German minister warns against xenophobia, 70 years after Nazi camps
Germany’s foreign minister warned Sunday against racism and xenophobia, at a ceremony marking 70 years since the liberation of the Nazi concentration camp Sachsenhausen near Berlin.
Frank-Walter Steinmeier joined Holocaust survivors and other guests at the site which was built while Hitler celebrated the 1936 Olympic Games, and where tens of thousands of Jews and other inmates died.
Steinmeier said Germany had an enduring responsibility not to forget its horrific past, which meant it must “stand against injustice, against any form of xenophobia and discrimination”.
He pointed to recent anti-foreigner attacks, cases of arson of refugee centres and anti-Islamic street protests as the number of asylum seekers rises sharply.
“Do we want to live in a country where there is still anti-Semitism and exclusion? Where asylum homes are set on fire? Where a young man is beaten up on a Berlin subway because he is a Jew?” asked Steinmeier.
“A country where people take to the streets in packs to rant dull slogans against anything they see as foreign? Is that our country?… This is not the open country which the vast majority of Germans want.”
Steinmeier said Sachsenhausen, 35 kilometres (20 miles) north of the capital, “exemplifies the monstrosity of a regime that institutionalised horror”, according to a copy of his speech sent to AFP.
More than 200,000 people were incarcerated there, and tens of thousands were murdered or died of starvation, disease, forced labour or a death march shortly before the end of the war.
Only about 3,000 people were alive when the camp was liberated by Soviet and Polish troops on April 22 and 23, 1945.

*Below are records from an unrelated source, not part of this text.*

# Reversible sequential circuits: D latch, T flip-flop and 4-bit ripple up/down counter

A reversible gate has as many outputs as inputs and maps input vectors to
output vectors one to one, so no information is erased and, in principle,
no energy has to be dissipated for erasing it. Such gates have no memory of
their own. This library builds sequential circuits from them anyway: a
reversible multiplexer gate whose output is fed back to one of its own data
inputs holds a value, and two of them in series make a master-slave
flip-flop. On top of that sit a D latch, a T flip-flop and a 4-bit
asynchronous up/down counter, all written gate by gate in SystemVerilog.

The usual figures of merit for such circuits are the number of gates, the
number of constant inputs (inputs tied to 0 or 1), the number of garbage
outputs (outputs that are neither results nor fed back) and the quantum
cost (the sum of fixed per-gate costs). `rtl/rev_pkg.sv` records them for
each circuit.

## The gates

| module | ports | function | quantum cost |
|---|---|---|---|
| `feynman_gate` | A,B -> P,Q | P = A, Q = A xor B (controlled NOT) | 1 |
| `fredkin_gate` | A,B,C -> P,Q,R | P = A; B and C swapped when A = 1 | 5 |
| `sayem_gate` | A,B,C,D -> P,Q,R,S | P = A, Q = A'B xor AC, R = Q xor D, S = AB xor A'C xor D | 6 |

The Sayem gate carries the sequential circuits. With D tied to 0 it is a
2:1 multiplexer (A selects C over B) with two identical copies of its result,
on Q and R; S carries the input that was not selected, P is a copy of A. The
Feynman gate serves as a copy gate, as an inverter (B tied to 1, giving A
and not A) and as a controlled inverter. The Fredkin gate belongs to the same
basic set, but no circuit here uses it; it stands alone in the top.

## How a Sayem gate stores a bit

Feed the R output back into B, put the enable on A and the data on C:

    Q = A ? C : (previous Q)

While A is 1 the gate passes the data; when A goes to 0 the multiplexer
selects its own output and the loop keeps the value. Feeding R back into C
instead gives the opposite phase: the gate passes B while A is 0 and holds
while A is 1.

These loops are real combinational loops in the RTL. That is intended: the
gates have no state, so the loop is the storage. Verilator reports them as
`UNOPTFLAT` (it still simulates them correctly, settling each loop after
every input change), and synthesis reports logic loops. The zero-delay
simulation has no races; a physical implementation would need the timing
of these loops checked like that of any asynchronous latch.

## D latch (`rev_d_latch`)

One Sayem gate in the first form above (A = e, B = its own R, C = d, D = 0)
and a Feynman gate with B tied to 1 that gives q and q_n. q follows d while
e = 1 and holds while e = 0. Cost: 2 gates, 2 constants, 2 garbage outputs
(the Sayem P and S, on `garbage`), quantum cost 7.

## T flip-flop (`rev_t_ff`)

    clk ─► SG master (A=clk, B=own R, C=q^t, D=0) ─P,Q─► SG slave (A=clk, B=master Q, C=own R, D=0)
                                                                        │ Q
                       t ─► FG (A=slave Q, B=t) ─► P = q, Q = q^t ──► back to master C (and out as qp)

The master is transparent while clk is 1 and loads q xor t; the slave is
transparent while clk is 0. When clk falls the master closes and the slave
passes the new value on, so **q changes right after each falling edge of
clk**: it toggles when t = 1 and keeps its value when t = 0. t has to be
stable while clk is high. `qp` is the feedback line q xor t, not the
complement of q. The clock leaves the slave's P output unchanged
(`garbage[2]`). Cost: 3 gates, 2 constants, 3 garbage, quantum cost 13.

## 4-bit asynchronous up/down counter (`rev_updown_counter`)

Four T flip-flops with T on the count-enable line. The first one is clocked
by the count pulses. Between stage i and stage i+1 sits a Feynman gate:
A = q[i] and B = the direction line. Its P output is count bit i, and its Q
output, q[i] xor direction, clocks stage i+1. The count is `count[3:0]`,
with `count[0]` the first (fastest) stage.

Because each stage changes on a falling clock edge:

* direction line 0: stage i+1 toggles when q[i] falls from 1 to 0, so the
  counter counts **up**;
* direction line 1: stage i+1 toggles when q[i] rises, so it counts
  **down**.

The intended interface has `up_dn = 1` for counting up and a down count
with `up_dn = 0` (1111, 1110, 1101, ... on successive pulses). To give that
polarity, the default build (`UP_WHEN_HIGH = 1`) puts one more Feynman gate,
with B tied to 1, between `up_dn` and the direction line. With
`UP_WHEN_HIGH = 0` the circuit has exactly four flip-flops and three link
gates, and `up_dn = 1` counts down.

| build | gates | constants | garbage | quantum cost |
|---|---|---|---|---|
| `UP_WHEN_HIGH = 0` (minimal netlist) | 15 | 8 | 12 | 55 |
| `UP_WHEN_HIGH = 1` (default) | 16 | 9 | 13 | 56 |

Things to know when using it:

* It is a ripple counter: after a pulse's falling edge the change runs
  through up to four stages before the count is stable.
* Changing `up_dn` flips every link gate's output and can itself clock
  stages, so the count may jump. Change the direction only when the count
  does not matter, or reload the count afterwards.
* `count_en = 0` holds the count (every T input is 0).
* `garbage` holds three bits per stage (`[3i+2]` is the clock copy of
  stage i) plus, in the default build, a copy of `up_dn` on the top bit.

## Reset and initial state

None of the circuits has a reset. Adding one would take extra gates with
more constant inputs. The latch is defined once e has been 1; the
flip-flop and the counter start from an unknown value and count from
there. The testbenches take the first value they read as the starting
point. If a defined start matters, add a clear path in front of the
circuits.

## The top (`rev_seq_top`)

The three circuits and the Fredkin gate are independent, so `rev_seq_top`
only places them side by side, each with its own `latch_*`, `tff_*`,
`cnt_*` and `frg_*` ports. Parameters `CNT_WIDTH` (default 4) and
`CNT_UP_WHEN_HIGH` (default 1) pass through to the counter. After synthesis
the whole top is 79 two-input gates (AND, XOR, NOT) and no flip-flops: the
storage is in the loops.

## Verification

Each module has a self-checking testbench in `tb/<module>_tb.sv` that prints
`TB_RESULT checks=N failures=M`:

* the gate testbenches apply every input and also check that the mapping is
  one to one (the Fredkin test also checks that it is its own inverse and
  keeps the number of ones);
* `rev_d_latch_tb` replays the enable/data sequence en=1 d=0, en=1 d=1,
  en=0 d=0, en=0 d=1 (q = 0, 1, 1, 1) and 400 random steps;
* `rev_t_ff_tb` checks q before and after each edge for 300 random cycles,
  so a change on the rising edge would be caught, and checks qp = q xor t;
* `rev_updown_counter_tb` runs the default counter and the minimal
  `UP_WHEN_HIGH = 0` counter side by side through down, up, hold and random
  segments, and checks the down sequence 1111, 1110, ... 0110;
* `rev_seq_top_tb` runs the whole top at its default parameters for 600
  steps with random inputs and counts each mechanism (latch follow/hold,
  toggle/keep, count up/down/hold, Fredkin pass/swap).

The circuit testbenches also compare the cost records in `rev_pkg` with the
table above. To run one with plain Verilator:

    verilator --binary --timing --assert -Irtl -Wno-fatal \
        rtl/rev_pkg.sv tb/rev_seq_top_tb.sv --top-module rev_seq_top_tb
    ./obj_dir/Vrev_seq_top_tb

`-Irtl` lets Verilator find the modules by file name. `-Wno-fatal` is needed
because the storage loops raise `UNOPTFLAT` warnings.

## Where this RTL departs from the circuits it implements

* **Up/down polarity.** The minimal netlist counts up with its direction
  input at 0. The default build adds one Feynman gate so that 1 means up.
  This costs one gate, one constant, one garbage output and one unit of
  quantum cost. `UP_WHEN_HIGH = 0` restores the minimal netlist.
* **Edge.** The flip-flop's falling-edge behaviour follows from the gate
  equations and is not separately specified.
* **Fredkin gate.** It is part of the basic gate set, but no circuit uses
  it. It is provided standalone.
* **Garbage outputs as ports.** Every garbage output is a module port, so
  the gate outputs stay observable. This is a naming and interface choice.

“The crimes of the Nazi regime are without equal,” the minister said. “They make us shudder — the murder of millions of Jews in Europe, the crime against humanity that is the Shoah.
“The killing and persecution of Roma and Sinti, homosexuals, the disabled, of political activists, of people who thought, looked or prayed differently or otherwise acted in contravention of what the Nazis dictated.”
Steinmeier said that, in view of such horrors, it “seems like a miracle” that Germany and Israel now have a “deep friendship”, marked by 50 years of diplomatic ties and a renewed “flowering of Jewish life” in Germany.
Education Minister Johanna Wanka also spoke at a ceremony at the Ravensbrueck concentration camp, also near Berlin, where more than 25,000 women and 2,500 men died, many through forced labour, in medical experiments and on a final death march.
On April 30, 1945, the Soviet Red Army liberated Ravensbrueck, finding only about 2,000 people left alive.